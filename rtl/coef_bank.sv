// coef_bank: DPD coefficient store with atomic update.
//
// The software training loop writes a new set of memory-polynomial
// coefficients d_pm one word at a time into a shadow bank; a commit pulse
// then copies the whole shadow bank into the active bank in a single clock,
// so the predistorter never runs with a half-updated set. Word address
// a = p*(M+1) + m selects d_pm. After reset both banks hold the identity
// predistorter (d_00 = 1.0, all others 0), which passes the signal through.
// Applying revised coefficients from the processor follows the document; the
// shadow/commit scheme, the addressing and the reset value are choices of
// this design.
//
// Timing: a write is stored at the clock edge where wr_en is high; a commit
// makes the shadow bank (including a write in the same cycle) visible on
// coef one clock later. commits counts the commits made (wraps).
module coef_bank
  import dpd_pkg::*;
#(
  parameter int unsigned P = 4,                // nonlinearity order
  parameter int unsigned M = 3,                // memory depth
  localparam int unsigned NCOEF = (P + 1) * (M + 1),
  localparam int unsigned AW    = $clog2(NCOEF)
) (
  input  logic          clk,
  input  logic          rst_n,
  input  logic          wr_en,
  input  logic [AW-1:0] wr_addr,
  input  coef_t         wr_data,
  input  logic          commit,
  output coef_t         coef [P+1][M+1],
  output logic [15:0]   commits
);
  localparam coef_t ONE  = '{re: COEF_W'(1) <<< COEF_FRAC, im: '0};
  localparam coef_t ZERO = '{re: '0, im: '0};

  coef_t shadow [NCOEF];
  coef_t active [NCOEF];
  coef_t shadow_n [NCOEF];

  always_comb begin
    shadow_n = shadow;
    if (wr_en && wr_addr < AW'(NCOEF)) shadow_n[wr_addr] = wr_data;
  end

  always_ff @(posedge clk or negedge rst_n) begin
    if (!rst_n) begin
      for (int k = 0; k < NCOEF; k++) begin
        shadow[k] <= (k == 0) ? ONE : ZERO;
        active[k] <= (k == 0) ? ONE : ZERO;
      end
      commits <= '0;
    end else begin
      shadow <= shadow_n;
      if (commit) begin
        active  <= shadow_n;
        commits <= commits + 16'd1;
      end
    end
  end

  for (genvar p = 0; p <= P; p++) begin : g_p
    for (genvar m = 0; m <= M; m++) begin : g_m
      assign coef[p][m] = active[p * (M + 1) + m];
    end
  end

endmodule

::::

WHAT THE TASK ASKS: Reproduce the entries exactly, but only from their first line to the line holding "cycle) visible on", with that last line kept.

FINISHED EXERCISE:
filename rtl/coef_bank.sv
// coef_bank: DPD coefficient store with atomic update.
//
// The software training loop writes a new set of memory-polynomial
// coefficients d_pm one word at a time into a shadow bank; a commit pulse
// then copies the whole shadow bank into the active bank in a single clock,
// so the predistorter never runs with a half-updated set. Word address
// a = p*(M+1) + m selects d_pm. After reset both banks hold the identity
// predistorter (d_00 = 1.0, all others 0), which passes the signal through.
// Applying revised coefficients from the processor follows the document; the
// shadow/commit scheme, the addressing and the reset value are choices of
// this design.
//
// Timing: a write is stored at the clock edge where wr_en is high; a commit
// makes the shadow bank (including a write in the same cycle) visible on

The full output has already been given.